* WHAT YOU WILL DO *
Every line below between the line holding "the 2048-clock period." and the line holding "Electric Guitar I |", inclusive, should be repeated exactly, and all other lines omitted.

»»

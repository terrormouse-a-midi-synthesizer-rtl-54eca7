# TerrorMouse synthesizer peripheral

TerrorMouse is a polyphonic MIDI synthesizer for an FPGA board. A soft
processor reads MIDI bytes from a UART, works out which notes are sounding,
and writes note commands into a memory-mapped peripheral. The peripheral
generates the sound in hardware. This repository holds that peripheral,
`opb_synth`, in synthesizable SystemVerilog.

The peripheral contains two independent sound engines, each with six voices.
Only one is heard at a time:

* **Waveguide bank**: six Karplus-Strong plucked-string voices. Each voice is
  a delay line closed into a loop through a two-tap low-pass filter, and is
  started by filling the line with noise.
* **FM synthesizer**: six voices of two-operator frequency modulation. A
  cosine modulator bends the phase of a cosine carrier. Ten carrier-to-modulator
  ratios give ten different timbres.

Every engine makes one 16-bit sample per 2048 cycles of the 50 MHz clock,
which is 24.414 kHz. A register chooses the engine. The chosen sample is then
serialised to an AK4565 audio codec.

```
             OPB bus
                |
          +-----v------+   en/rst/len x6   +-------------+
          | synth_regs |------------------>| waveguide x6|--+ 16 bit x6
          |            |   en/theta x6     +-------------+  |
          |            |------------------>|  fm_synth   |--|--+ 16 bit
          |            |   FM_MOD          | (cosine_rom)|  |  |
          |            |------------------>+-------------+  |  |
          |            |   SYNTH_SEL     +-----------------v--v--+
          |            |---------------->| sample_mixer          |
          +------------+                 | 19-bit adder + mux    |
                                         +-----------+-----------+
                                                     | 16 bit
                                               +-----v-----+
                                               | audio_out |--> AK4565 pins
                                               +-----------+
```

## Programming model

The peripheral decodes a 256-byte window at `C_BASEADDR` (default
`0xFEFF0300`). Offsets are the low address byte. Voices are numbered v = 0..5.

| Offset      | Name      | Bits | Meaning                                         |
|-------------|-----------|------|-------------------------------------------------|
| `0x10+16v`  | WG_EN     | 0    | waveguide v enable                              |
| `0x11+16v`  | WG_RST    | 0    | waveguide v: reinitialise the delay line        |
| `0x12+16v`  | WG_LEN    | 7:0  | waveguide v delay-line length N (1..255)        |
| `0x70+16v`  | FM_EN     | 0    | FM voice v enable                               |
| `0x72+16v`  | FM_THETA  | 31:0 | FM voice v carrier phase increment              |
| `0xF0`      | FM_MOD    | 3:0  | FM ratio code, shared by all six FM voices      |
| `0xFF`      | SYNTH_SEL | 0    | 0 = FM synthesizer, 1 = waveguide bank          |

All registers are write-only. Reads are acknowledged and return zero. The
byte-wide registers take the bus's first byte lane (OPB bits 0-7, `[31:24]`
here). The master must therefore replicate a byte store on all four lanes.
FM_THETA takes the whole word. Each access is acknowledged on the clock
after the peripheral sees `OPB_select`. Every register clears on `OPB_Rst`.

To play a plucked note on voice v:

1. Write N to WG_LEN.
2. Write 1 to WG_EN.
3. Write 1 to WG_RST, then 0.

The line is refilled with noise, starting when WG_RST falls. The note then
sounds and dies away by itself. Writing 0 to WG_EN silences the voice at once.

To play an FM note on voice v, write its increment to FM_THETA and 1 to
FM_EN. Write 0 to FM_EN to stop it. The tone frequency is
`FM_THETA * 24414 Hz / 2^20`.

The controlling software handles the rest. It allocates voices, ignores a
note when all six voices of the engine are busy, and turns every voice off on
a program change. It is not part of this RTL. The end-to-end testbench
contains a model of it.

## The waveguide voice (`waveguide`, `delayline`)

The waveguide is the part that needs the most explanation.

### The recurrence

Each voice computes

```
y[n] = -0.5 * ( y[n-N] + y[n-N-1] )
```

This is a delay of N samples fed back through `H(z) = -0.5 (1 + z^-1)`. The
filter averages two neighbouring samples, so it damps high frequencies more
than low ones. Harmonics therefore decay faster than the fundamental, and
short (high) strings decay faster than long ones. At low frequencies the loop
gain is close to 1, so low notes ring for a long time.

The minus sign makes the signal invert on every trip round the loop. A
waveform then repeats after two trips, 2N+1 samples, and only odd harmonics
survive. The note sounds at about fs/(2N+1), an octave below fs/N. Any table
that maps keys to N should allow for this.

The sign is a parameter. `NEG_LOOP = 1` (the default) gives the -0.5 filter
above. `NEG_LOOP = 0` gives the textbook +0.5 filter,
`y[n] = 0.5 * (y[n-N] + y[n-N-1])`. Its period is N+0.5 samples, so
N = fs / f. The original description gives both forms in different places;
the default follows the hardware section. N is an integer, so high notes, which need
short lines, land slightly out of tune. No fractional-delay interpolation is
built.

### Storage and schedule

The line is one 256 x 16 single-port RAM (`delayline`), the size of one FPGA
block RAM. It is used as a real shift register rather than as a circular
buffer. Word k holds `y[n-1-k]` for k = 0..N, so N+1 words are used and N can
be at most 255. Once per 2048-clock period the state machine does three
things:

1. It reads words N-1 and N (`y[n-N]` and `y[n-N-1]`) and forms the new
   sample. The one overflowing case, `-(-32768)`, saturates to 32767.
2. It walks k from N-1 down to 0 and copies word k into word k+1. Each word
   takes a read, a cycle of RAM latency and a write: three clocks.
3. It writes the new sample into word 0 and puts it on `sample_out`.

`busy` is high for 3N+4 clocks. That is 769 clocks at N = 255, well inside
the 2048-clock period. The output then holds until the next period.

The RAM control signals are registered. Whatever a state sets, the RAM does
on the next clock, and read data come one clock after that. The state names
in the source say which word is in flight.

### Excitation, enable and reset

The excitation is white noise from a 16-bit LFSR (`x^16+x^14+x^13+x^11+1`),
halved in amplitude. The LFSR restarts from the same seed (`NOISE_SEED`) on
every reset, so every pluck starts from the same waveform, like a stored
excitation table. When WG_RST falls, words 0..N are written at one per clock.
This takes at most 256 clocks, after which the voice runs.

`reset` only acts while `enable` is high. While `enable` is low the output is
0, no work is done, and the line keeps its contents, so re-enabling resumes
the old note. After a system reset the line counts as unloaded and the voice
stays silent until it is reset once.

## The FM voices (`fm_synth`, `cosine_rom`)

Each voice computes `cos(theta_c + I*cos(theta_m))` with two 32-bit phase
accumulators. Accumulator bits [19:12] index a 256-word table that holds one
cosine period (`round(32767*cos(2*pi*i/256))`, stored in `cosine_rom.hex`).
The 12 bits below them are the fraction. Every period the carrier phase
advances by FM_THETA (`w_c`). The modulator phase advances by `w_m`, which
FM_MOD derives from `w_c`:

| FM_MOD | w_m              | Program / timbre    |
|--------|------------------|---------------------|
| 0      | 0 (pure sine)    | 1 Sine              |
| 1      | 0xF00 (89 Hz)    | 2 Weird             |
| 2      | w_c / 256        | 3 Too Much Vibrato   |
| 3      | w_c              | 4 Trumpet           |
| 4      | 1.5 w_c          | 5 Electric Guitar I |
| 5      | 2 w_c            | 6 Clarinet          |
| 6      | 2.5 w_c          | 7 Electric Guitar II|
| 7      | 3 w_c            | 8 Cello             |
| 8      | 3.5 w_c          | 9 Metallic Organ    |
| 9      | 4 w_c            | 10 Carnival         |
| 10-15  | 0                |                     |

The modulation depth I is fixed. The modulator's cosine is a signed value,
and its upper byte (-128..127 table steps, about ±π radians) is added to the
carrier's table index.

One ROM serves all voices. A pass starts at the beginning of each period and
gives each voice six clocks:

1. look up the modulator;
2. latch the result;
3. advance the modulator phase;
4. look up the carrier at the offset index;
5. latch the voice sample, or 0 if the voice is disabled;
6. advance the carrier phase.

After 36 clocks the six samples are summed in 19 bits. Bits [18:3] appear on
`sample_out` 39 clocks into the period. Disabled voices keep advancing their
phases.

## Mixing and audio output (`sample_mixer`, `audio_out`)

`sample_mixer` adds the six waveguide samples in 19 bits, so even six
full-scale samples cannot overflow, and keeps bits [18:3]. The FM engine
mixes its own voices. SYNTH_SEL picks one of the two, and the result is
registered.

`audio_out` derives the codec clocks from the 50 MHz clock with a 5-bit
counter:

* MCLK is 12.5 MHz (counter bit 1).
* BCLK is 1.5625 MHz (inverted counter bit 4).
* LRCK toggles every 16 bits, which is 48.828 kHz.

Once per bit, on the clock edge where BCLK falls, the next data bit goes out
on SDTI. The first bit of each word captures the current sample, and the word
is sent MSB first. LRCK changes together with that first bit. The codec
expects stereo at 48.8 kHz, but the design runs at 24.4 kHz mono, so each
sample goes out in four consecutive words: left, right, left, right. Chip
select is held high, because the codec's control registers are never
written.

## Timing summary

| Event (clocks from the start of a 2048-clock period) | Clock |
|------------------------------------------------------|-------|
| FM pass                                              | 0-36  |
| FM `sample_out` valid                                | 39    |
| waveguide `sample_out` valid (N = 255 worst case)    | ≤ 771 |
| codec words loaded                                   | 15, 527, 1039, 1551 |

All counters clear on `OPB_Rst`, so every engine uses the same period. The
words loaded at 1039 and 1551 always carry the current period's sample. The
words at 15 and 527 may still carry the previous one.

## Where this RTL makes its own choices

These points are this implementation's decisions, not fixed by the original
design:

* **Excitation:** the noise comes from an LFSR with a fixed seed.
* **Waveguide schedule:** the three-clock-per-word sequence gives a 769-clock
  worst case. The original reports about 1200.
* **Loop sign:** the -0.5 loop filter is the default and +0.5 is a
  parameter option (see above).
* **Overflow:** the loop filter saturates its one overflowing case.
* **RAM behaviour:** the delay-line RAM reads before it writes.
* **FM:** the modulation depth is fixed at about ±π. Ratio codes above 9 give
  no modulation. There is no amplitude envelope.
* **Cosine table:** the exact rounding formula is this design's.
* **Clocking and reset:** one clock runs the bus and the engines, and
  `OPB_Rst` resets everything.
* **Bus:** registers cannot be read back, and byte registers take the first
  byte lane only. FM_MOD is 4 bits wide, as in the register table; the
  FM engine's ratio input is 8 bits and is zero-extended.
* **Audio:** `audio_out` works in the system clock domain with a clock enable
  rather than on a divided clock.

`OPB_BE` and `OPB_seqAddr` are unused. `Sl_DBus`, `Sl_errAck`, `Sl_retry` and
`Sl_toutSup` are tied low.

## Files

* `rtl/synth_pkg.sv`: shared constants, the register offsets, the
  SYNTH_SEL/FM_MOD encodings and the ratio function.
* `rtl/opb_synth.sv`: top level.
* `rtl/synth_regs.sv`, `rtl/waveguide.sv`, `rtl/delayline.sv`,
  `rtl/fm_synth.sv`, `rtl/cosine_rom.sv` (+ `cosine_rom.hex`),
  `rtl/sample_mixer.sv`, `rtl/audio_out.sv`: the blocks described above.
* `tb/tb_<block>.sv`: one self-checking testbench per block.
  `tb/synth_ref_pkg.sv` holds the reference models. These are a `$cos`
  cosine, an array model of the string recurrence and a phase-accumulator FM
  model.

`cosine_rom` loads `rtl/cosine_rom.hex` by a path relative to the repository
root, so run simulations from there.

## Simulating

Each testbench prints `TB_RESULT checks=N failures=M` and stops on its own. A
watchdog ends it if it hangs. With Verilator 5, from the repository root:

```
verilator --binary --timing -Irtl -Itb rtl/synth_pkg.sv tb/synth_ref_pkg.sv \
    rtl/*.sv tb/tb_opb_synth.sv --top-module tb_opb_synth -o sim
./obj_dir/sim
```

Substitute another `tb_*.sv` to test a single block. The testbenches check
the following:

* `tb_opb_synth`: the whole peripheral at its default parameters.
  * Stimulus: a MIDI stream of about 40 messages goes through a behavioural
    model of the control software, which writes over OPB.
  * Checks: the codec pins are decoded and compared, sample for sample, with
    the reference models over about 290 sample periods. The notes cover
    both ends of each engine's key range: waveguide keys 44 and 94, FM keys
    36 and 96.
  * It also counts, and requires at least once, each of these: note on/off
    on both engines, Note On with velocity 0, a note dropped because all
    voices were busy, a key outside the waveguide range, every FM ratio code,
    switches of the engine select both ways, and all-notes-off on a program
    change.
* `tb_waveguide`: every sample for N = 1, 5, 56 and 255 against the
  recurrence, for both loop signs. It also checks the exact 2048-clock output
  period, the 3N+4 busy time, and disable and resume.
* `tb_fm_synth`: all ratio codes and an unused one, with random increments
  and enables. It also checks that the output changes at only one point of
  the period.
* `tb_audio_out`: clock periods, word alignment, MSB-first order and four
  words per sample.
* `tb_synth_regs`: every register, acknowledge timing, addresses outside the
  window, reads, and reset.
* `tb_sample_mixer`, `tb_delayline`, `tb_cosine_rom`: arithmetic, RAM
  behaviour and table contents.

Every testbench uses the real 2048-clock sample period.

««

* RESULT OF THE EXERCISE *
the 2048-clock period. The output then holds until the next period.

The RAM control signals are registered. Whatever a state sets, the RAM does
on the next clock, and read data come one clock after that. The state names
in the source say which word is in flight.

### Excitation, enable and reset

The excitation is white noise from a 16-bit LFSR (`x^16+x^14+x^13+x^11+1`),
halved in amplitude. The LFSR restarts from the same seed (`NOISE_SEED`) on
every reset, so every pluck starts from the same waveform, like a stored
excitation table. When WG_RST falls, words 0..N are written at one per clock.
This takes at most 256 clocks, after which the voice runs.

`reset` only acts while `enable` is high. While `enable` is low the output is
0, no work is done, and the line keeps its contents, so re-enabling resumes
the old note. After a system reset the line counts as unloaded and the voice
stays silent until it is reset once.

## The FM voices (`fm_synth`, `cosine_rom`)

Each voice computes `cos(theta_c + I*cos(theta_m))` with two 32-bit phase
accumulators. Accumulator bits [19:12] index a 256-word table that holds one
cosine period (`round(32767*cos(2*pi*i/256))`, stored in `cosine_rom.hex`).
The 12 bits below them are the fraction. Every period the carrier phase
advances by FM_THETA (`w_c`). The modulator phase advances by `w_m`, which
FM_MOD derives from `w_c`:

| FM_MOD | w_m              | Program / timbre    |
|--------|------------------|---------------------|
| 0      | 0 (pure sine)    | 1 Sine              |
| 1      | 0xF00 (89 Hz)    | 2 Weird             |
| 2      | w_c / 256        | 3 Too Much Vibrato   |
| 3      | w_c              | 4 Trumpet           |
| 4      | 1.5 w_c          | 5 Electric Guitar I |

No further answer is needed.